Supplementary oxygen efficacy for chronic pulmonary disorders and exertion desaturation

Affiliations

Supplementary oxygen efficacy for chronic pulmonary disorders and exertion desaturation

Paraschos Archontakis Barakakis et al. ERJ Open Res. .

Abstract

Introduction: Exertion-induced desaturation (EID) is a common complication of numerous pulmonary disorders and often treated with supplementary oxygen during exertion. We performed a systematic review and meta-analysis of randomised clinical trials (RCTs) to evaluate the efficacy of supplementary oxygen for EID in pulmonary disorders.

Material and methods: Medline and Embase were systematically searched from July 2022 to June 2023 following PRISMA guidelines. RCTs that met predefined inclusion criteria were included. Means and standard deviations were extracted and standardised mean differences (SMDs), the difference in means between groups divided by the standard deviation, and 95% confidence intervals were calculated. Exercise capacity was the primary outcome; exercise dyspnoea, baseline dyspnoea and quality of life were secondary objectives. The immediate, post-rehabilitation, short-term and ambulatory effects of oxygen supplementation were evaluated.

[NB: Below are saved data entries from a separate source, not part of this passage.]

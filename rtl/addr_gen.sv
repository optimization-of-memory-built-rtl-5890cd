// addr_gen: address generator of the memory test collar.
//
// Holds the address of the memory under test that the current microword is applied to,
// and walks the address space upward (0 .. 2**ADDR_W-1) or downward (2**ADDR_W-1 .. 0).
// 'init' loads the first address of a new element in the order given by 'init_dec'
// (1 = descending); 'step' moves one address in the order of the current word ('dec').
// 'last' flags the final address of the current order, which the instruction pointer uses
// to leave an element. Both commands take effect at the next clock edge; 'init' wins.
module addr_gen #(
  parameter int unsigned ADDR_W = 10
) (
  input  logic              clk,
  input  logic              rst_n,
  input  logic              init,
  input  logic              init_dec,
  input  logic              step,
  input  logic              dec,
  output logic [ADDR_W-1:0] addr,
  output logic              last
);

  always_ff @(posedge clk or negedge rst_n) begin
    if (!rst_n)      addr <= '0;
    else if (init)   addr <= init_dec ? '1 : '0;
    else if (step)   addr <= dec ? addr - 1'b1 : addr + 1'b1;
  end

  assign last = dec ? (addr == {ADDR_W{1'b0}}) : (addr == {ADDR_W{1'b1}});

endmodule
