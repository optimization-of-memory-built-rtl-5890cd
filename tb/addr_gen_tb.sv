// addr_gen_tb: with a 4-bit address, walks up and down the whole space and checks every
// address and the 'last' flag against a counter in the bench; also checks that 'init'
// overrides 'step' and that no command holds the address.
module addr_gen_tb;
  localparam int unsigned AW = 4;
  logic clk = 1'b0, rst_n = 1'b0;
  logic init = 1'b0, init_dec = 1'b0, step = 1'b0, dec = 1'b0, last;
  logic [AW-1:0] addr;
  int checks = 0, failures = 0;
  int exp_a;

  addr_gen #(.ADDR_W(AW)) dut (.clk, .rst_n, .init, .init_dec, .step, .dec, .addr, .last);

  always #5 clk = ~clk;

  task automatic chk(int a, logic l);
    #1;
    checks++;
    if (addr !== AW'(a) || last !== l) begin
      failures++;
      $display("FAIL addr %0d last %b dec %b expected %0d %b", addr, last, dec, a, l);
    end
  endtask

  initial begin
    #12 rst_n = 1'b1;
    for (int d = 0; d < 2; d++) begin
      @(negedge clk);
      init = 1'b1; init_dec = d[0]; step = 1'b1; dec = ~d[0];
      @(negedge clk);
      init = 1'b0; dec = d[0];
      exp_a = d ? 15 : 0;
      for (int k = 0; k < 16; k++) begin
        chk(exp_a, k == 15);
        step = 1'b1;
        @(negedge clk);
        exp_a = d ? (exp_a + 15) % 16 : (exp_a + 1) % 16;
      end
      step = 1'b0;
      @(negedge clk);
      @(negedge clk);
      chk(exp_a, (d ? exp_a == 0 : exp_a == 15));
    end
    $display("TB_RESULT checks=%0d failures=%0d", checks, failures);
    $finish;
  end

  initial begin
    #100000;
    failures++;
    $display("TB_RESULT checks=%0d failures=%0d", checks, failures);
    $finish;
  end
endmodule
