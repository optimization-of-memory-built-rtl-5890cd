// fault_diag: fault diagnosis module of the BIST.
//
// Compares the data read from the memory under test with the expected data from the test
// collar. The collar's read strobe, address and expected data are delayed by one cycle to
// line up with the memory's synchronous read output. On a mismatch 'fault' pulses high
// for one cycle, together with the failing address and the expected (correct) data, which
// program the redundancy array. 'fault_count' counts mismatches since reset (saturating),
// a convenience of this design.
//
// Timing: read issued to the memory in cycle k, data on 'mem_q' in cycle k+1, 'fault' and
// its diagnostic outputs registered, valid in cycle k+2.
module fault_diag #(
  parameter int unsigned ADDR_W = 10,
  parameter int unsigned DATA_W = 1,
  parameter int unsigned CNT_W  = 16
) (
  input  logic              clk,
  input  logic              rst_n,
  input  logic              rd,          // compared read issued to the memory this cycle
  input  logic [ADDR_W-1:0] addr,
  input  logic [DATA_W-1:0] exp_data,
  input  logic [DATA_W-1:0] mem_q,       // memory output, one cycle after the read
  output logic              fault,
  output logic [ADDR_W-1:0] fault_addr,
  output logic [DATA_W-1:0] fault_data,  // expected (correct) data of the failing read
  output logic [CNT_W-1:0]  fault_count
);

  logic              rd_q;
  logic [ADDR_W-1:0] addr_q;
  logic [DATA_W-1:0] exp_q;
  logic              mismatch;

  assign mismatch = rd_q && (mem_q != exp_q);

  always_ff @(posedge clk or negedge rst_n) begin
    if (!rst_n) begin
      rd_q        <= 1'b0;
      addr_q      <= '0;
      exp_q       <= '0;
      fault       <= 1'b0;
      fault_addr  <= '0;
      fault_data  <= '0;
      fault_count <= '0;
    end else begin
      rd_q   <= rd;
      addr_q <= addr;
      exp_q  <= exp_data;
      fault  <= mismatch;
      if (mismatch) begin
        fault_addr <= addr_q;
        fault_data <= exp_q;
        if (fault_count != '1) fault_count <= fault_count + 1'b1;
      end
    end
  end

endmodule
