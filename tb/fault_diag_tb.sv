// fault_diag_tb: issues random reads with random expected data against a memory output
// that is sometimes wrong, and checks the fault pulse, failing address, correct data and
// fault count two cycles after each read, against a model in the bench.
module fault_diag_tb;
  localparam int unsigned AW = 6, DW = 4;
  logic clk = 1'b0, rst_n = 1'b0, rd = 1'b0, fault;
  logic [AW-1:0] addr = '0, fault_addr;
  logic [DW-1:0] exp_data = '0, mem_q = '0, fault_data;
  logic [15:0] fault_count;
  int checks = 0, failures = 0, n_faults = 0, n_ok = 0;

  typedef struct { bit rd; bit bad; logic [AW-1:0] a; logic [DW-1:0] e; } rec_t;
  rec_t hist[$];
  rec_t r;
  logic [AW-1:0] last_fa;
  logic [DW-1:0] last_fd;
  int exp_cnt;

  fault_diag #(.ADDR_W(AW), .DATA_W(DW), .CNT_W(16)) dut (.clk, .rst_n, .rd, .addr,
    .exp_data, .mem_q, .fault, .fault_addr, .fault_data, .fault_count);

  always #5 clk = ~clk;

  initial begin
    #12 rst_n = 1'b1;
    exp_cnt = 0; last_fa = '0; last_fd = '0;
    for (int i = 0; i < 500; i++) begin
      @(negedge clk);
      // memory answer for the read issued one cycle ago
      if (hist.size() > 0) begin
        r = hist[hist.size()-1];
        mem_q = r.bad ? r.e ^ DW'($urandom_range(1, (1 << DW) - 1)) : r.e;
        if (!r.rd) mem_q = DW'($urandom);
      end
      // result of the read issued two cycles ago
      if (hist.size() > 1) begin
        r = hist[hist.size()-2];
        checks++;
        if (fault !== (r.rd && r.bad)) begin
          failures++;
          $display("FAIL i=%0d fault=%b expected %b", i, fault, r.rd && r.bad);
        end
        if (r.rd && r.bad) begin
          exp_cnt++; last_fa = r.a; last_fd = r.e; n_faults++;
        end else if (r.rd) n_ok++;
        checks++;
        if (fault_addr !== last_fa || fault_data !== last_fd || fault_count !== 16'(exp_cnt)) begin
          failures++;
          $display("FAIL i=%0d diag %h %h %0d expected %h %h %0d", i, fault_addr, fault_data,
                   fault_count, last_fa, last_fd, exp_cnt);
        end
      end
      r.rd = $urandom_range(0, 2) != 0;
      r.bad = $urandom_range(0, 3) == 0;
      r.a = AW'($urandom);
      r.e = DW'($urandom);
      rd = r.rd; addr = r.a; exp_data = r.e;
      hist.push_back(r);
    end
    checks++;
    if (n_faults == 0 || n_ok == 0) failures++;
    $display("TB_RESULT checks=%0d failures=%0d", checks, failures);
    $finish;
  end

  initial begin
    #100000;
    failures++;
    $display("TB_RESULT checks=%0d failures=%0d", checks, failures);
    $finish;
  end
endmodule
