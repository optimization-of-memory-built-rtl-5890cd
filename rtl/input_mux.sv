// input_mux: input multiplexer of the memory under test.
//
// Chooses who drives the memory port. In test mode (test_mode = 1, set by the user) the
// BIST test collar drives chip enable, write enable, address and data. In normal mode the
// user's WrEna/RdEna requests are turned into the memory's active-low CEN/WEN, with two
// rules of this design: a write to an address held by the redundancy array (rl_hit) does
// not reach the memory, since the redundant word takes it, and a write wins over a read
// requested in the same cycle. Purely combinational.
module input_mux #(
  parameter int unsigned ADDR_W = 10,
  parameter int unsigned DATA_W = 1
) (
  input  logic              test_mode,
  // test collar
  input  logic              t_cen_n,
  input  logic              t_wen_n,
  input  logic [ADDR_W-1:0] t_addr,
  input  logic [DATA_W-1:0] t_data,
  // normal-mode user port
  input  logic              wr_ena,
  input  logic              rd_ena,
  input  logic [ADDR_W-1:0] addr_in,
  input  logic [DATA_W-1:0] data_in,
  input  logic              rl_hit,
  // memory port
  output logic              cen_n,
  output logic              wen_n,
  output logic [ADDR_W-1:0] a,
  output logic [DATA_W-1:0] d
);

  logic n_wr;

  assign n_wr = wr_ena & ~rl_hit;

  always_comb begin
    if (test_mode) begin
      cen_n = t_cen_n;
      wen_n = t_wen_n;
      a     = t_addr;
      d     = t_data;
    end else begin
      cen_n = ~(n_wr | (rd_ena & ~wr_ena));
      wen_n = ~n_wr;
      a     = addr_in;
      d     = data_in;
    end
  end

endmodule
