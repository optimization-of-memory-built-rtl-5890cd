// input_mux_tb: random test-collar and user-port inputs in both modes, checking the memory
// port against the selection rules: collar in test mode; in normal mode reads and writes
// from WrEna/RdEna, a write winning over a read, and writes to repaired addresses held
// back from the memory.
module input_mux_tb;
  localparam int unsigned AW = 10, DW = 1;
  logic test_mode, t_cen_n, t_wen_n, wr_ena, rd_ena, rl_hit, cen_n, wen_n;
  logic [AW-1:0] t_addr, addr_in, a;
  logic [DW-1:0] t_data, data_in, d;
  logic e_cen_n, e_wen_n;
  logic [AW-1:0] e_a;
  logic [DW-1:0] e_d;
  int checks = 0, failures = 0;

  input_mux #(.ADDR_W(AW), .DATA_W(DW)) dut (.test_mode, .t_cen_n, .t_wen_n, .t_addr,
    .t_data, .wr_ena, .rd_ena, .addr_in, .data_in, .rl_hit, .cen_n, .wen_n, .a, .d);

  initial begin
    for (int i = 0; i < 1000; i++) begin
      {test_mode, t_cen_n, t_wen_n, wr_ena, rd_ena, rl_hit} = 6'($urandom);
      t_addr = AW'($urandom); addr_in = AW'($urandom);
      t_data = DW'($urandom); data_in = DW'($urandom);
      #1;
      if (test_mode) begin
        e_cen_n = t_cen_n; e_wen_n = t_wen_n; e_a = t_addr; e_d = t_data;
      end else begin
        e_a = addr_in; e_d = data_in;
        if (wr_ena) begin
          e_cen_n = rl_hit; e_wen_n = rl_hit;
        end else begin
          e_cen_n = !rd_ena; e_wen_n = 1'b1;
        end
      end
      checks++;
      if (cen_n !== e_cen_n || wen_n !== e_wen_n || a !== e_a || d !== e_d) begin
        failures++;
        $display("FAIL inputs %b%b%b%b%b%b: %b %b, expected %b %b", test_mode, t_cen_n,
                 t_wen_n, wr_ena, rd_ena, rl_hit, cen_n, wen_n, e_cen_n, e_wen_n);
      end
    end
    $display("TB_RESULT checks=%0d failures=%0d", checks, failures);
    $finish;
  end

  initial begin
    #100000;
    failures++;
    $display("TB_RESULT checks=%0d failures=%0d", checks, failures);
    $finish;
  end
endmodule
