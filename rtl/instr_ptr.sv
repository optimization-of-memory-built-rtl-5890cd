// instr_ptr: instruction pointer and sequencer of the microcoded BIST controller.
//
// Points at the microword to apply next. After each operation it either
//   - stays on the same word (single-operation element, more addresses to visit),
//   - moves to the next word (inside a multi-operation element, or an element finished at
//     its last address), or
//   - jumps back to the first word of the current multi-operation element (its last
//     operation was applied and more addresses remain).
// The jump target is the pointer value saved when the element's FO word executed. In step
// with these decisions it tells the address generator to step (same element, next
// address) or to re-initialise (a new element begins, with the direction of the new word).
//
// Timing: 'start_pulse' loads pointer 0; from the next cycle one operation is applied per
// clock while 'running'. When the instruction register holds a word with Valid = 0 the run
// ends: 'running' falls and 'done' rises on the same edge and stays high until the next
// start. 'ip_next' is combinational and addresses the instruction storage unit.
module instr_ptr
  import mbist_pkg::*;
#(
  parameter int unsigned IP_W = 5
) (
  input  logic            clk,
  input  logic            rst_n,
  input  logic            start_pulse,
  input  microword_t      ir,
  input  elem_pos_e       pos,
  input  logic            addr_last,   // current address is the last of this element's order
  output logic [IP_W-1:0] ip,
  output logic [IP_W-1:0] ip_next,
  output logic            addr_init,   // new element: load the first address of ip_next's order
  output logic            addr_step,   // same element: move to the next address
  output logic            running,
  output logic            done
);

  logic [IP_W-1:0] fo_ip;
  logic            exec;

  assign exec = running & ir.valid;

  always_comb begin
    ip_next   = ip;
    addr_init = 1'b0;
    addr_step = 1'b0;
    if (start_pulse) begin
      ip_next   = '0;
      addr_init = 1'b1;
    end else if (exec) begin
      unique case (pos)
        ELEM_SINGLE: begin
          if (addr_last) begin
            ip_next   = ip + 1'b1;
            addr_init = 1'b1;
          end else begin
            addr_step = 1'b1;
          end
        end
        ELEM_FIRST, ELEM_MIDDLE: ip_next = ip + 1'b1;
        ELEM_LAST: begin
          if (addr_last) begin
            ip_next   = ip + 1'b1;
            addr_init = 1'b1;
          end else begin
            ip_next   = fo_ip;
            addr_step = 1'b1;
          end
        end
      endcase
    end
  end

  always_ff @(posedge clk or negedge rst_n) begin
    if (!rst_n) begin
      ip      <= '0;
      fo_ip   <= '0;
      running <= 1'b0;
      done    <= 1'b0;
    end else begin
      ip <= ip_next;
      if (exec && pos == ELEM_FIRST) fo_ip <= ip;
      if (start_pulse) begin
        running <= 1'b1;
        done    <= 1'b0;
      end else if (running && !ir.valid) begin
        running <= 1'b0;
        done    <= 1'b1;
      end
    end
  end

endmodule
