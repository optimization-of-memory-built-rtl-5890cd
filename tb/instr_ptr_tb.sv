// instr_ptr_tb: drives the instruction pointer with directed word/position/last-address
// cases and checks its three moves (stay, next, jump back to the element's first word),
// the address commands, and the run/done flags.
module instr_ptr_tb;
  import mbist_pkg::*;
  localparam int unsigned IP_W = 5;
  logic clk = 1'b0, rst_n = 1'b0, start_pulse = 1'b0, addr_last = 1'b0;
  microword_t ir;
  elem_pos_e  pos;
  logic [IP_W-1:0] ip, ip_next;
  logic addr_init, addr_step, running, done;
  int checks = 0, failures = 0;

  instr_ptr #(.IP_W(IP_W)) dut (.clk, .rst_n, .start_pulse, .ir, .pos, .addr_last,
    .ip, .ip_next, .addr_init, .addr_step, .running, .done);

  always #5 clk = ~clk;

  assign pos = elem_pos(ir);

  task automatic apply(logic [6:0] w, logic last, int exp_next, logic exp_init,
                       logic exp_step);
    ir = w; addr_last = last;
    #1;
    checks++;
    if (ip_next !== IP_W'(exp_next) || addr_init !== exp_init || addr_step !== exp_step) begin
      failures++;
      $display("FAIL ip %0d w %h last %b: next %0d init %b step %b, expected %0d %b %b",
               ip, w, last, ip_next, addr_init, addr_step, exp_next, exp_init, exp_step);
    end
    @(negedge clk);
  endtask

  initial begin
    ir = '0;
    #12 rst_n = 1'b1;
    @(negedge clk);
    checks++;
    if (running || done) failures++;
    start_pulse = 1'b1;
    #1;
    checks++;
    if (ip_next !== 0 || !addr_init) failures++;
    @(negedge clk);
    start_pulse = 1'b0;
    checks++;
    if (!running) failures++;
    // ip 0: single-operation element w0, not at last address: stay
    apply(7'h42, 1'b0, 0, 1'b0, 1'b1);
    apply(7'h42, 1'b0, 0, 1'b0, 1'b1);
    // last address: move on and re-initialise the address
    apply(7'h42, 1'b1, 1, 1'b1, 1'b0);
    // ip 1..4: FO, IO, IO, IO step through
    apply(7'h60, 1'b0, 2, 1'b0, 1'b0);
    apply(7'h50, 1'b0, 3, 1'b0, 1'b0);
    apply(7'h52, 1'b0, 4, 1'b0, 1'b0);
    apply(7'h50, 1'b0, 5, 1'b0, 1'b0);
    // ip 5: LO not at last address: jump back to FO at ip 1
    apply(7'h4B, 1'b0, 1, 1'b0, 1'b1);
    apply(7'h60, 1'b1, 2, 1'b0, 1'b0);   // FO ignores 'last'
    apply(7'h50, 1'b1, 3, 1'b0, 1'b0);
    apply(7'h52, 1'b1, 4, 1'b0, 1'b0);
    apply(7'h50, 1'b1, 5, 1'b0, 1'b0);
    // LO at last address: next word
    apply(7'h4B, 1'b1, 6, 1'b1, 1'b0);
    // FO of a new element at ip 6, then LO jumps back to 6
    apply(7'h61, 1'b0, 7, 1'b0, 1'b0);
    apply(7'h4A, 1'b0, 6, 1'b0, 1'b1);
    // invalid word ends the run: pointer holds
    apply(7'h00, 1'b0, 6, 1'b0, 1'b0);
    checks++;
    if (running || !done) begin
      failures++;
      $display("FAIL end of test: running %b done %b", running, done);
    end
    // a valid word after the end is not executed
    apply(7'h42, 1'b1, 6, 1'b0, 1'b0);
    $display("TB_RESULT checks=%0d failures=%0d", checks, failures);
    $finish;
  end

  initial begin
    #100000;
    failures++;
    $display("TB_RESULT checks=%0d failures=%0d", checks, failures);
    $finish;
  end
endmodule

Results: We included 15 studies in our analysis. Oxygen supplementation to treat adult EID had been investigated for COPD and idiopathic pulmonary fibrosis (IPF) only. Oxygen supplementation was superior to placebo for its immediate effect on exercise capacity for COPD (SMD 0.42, 95% CI 0.15-0.69, I2=3%) and IPF (SMD 0.41, 95% CI 0.08-0.75, I2=57%) and exercise dyspnoea for COPD (SMD -0.40, 95% CI -0.76--0.04, I2=31%). Sensitivity analysis revealed similar results.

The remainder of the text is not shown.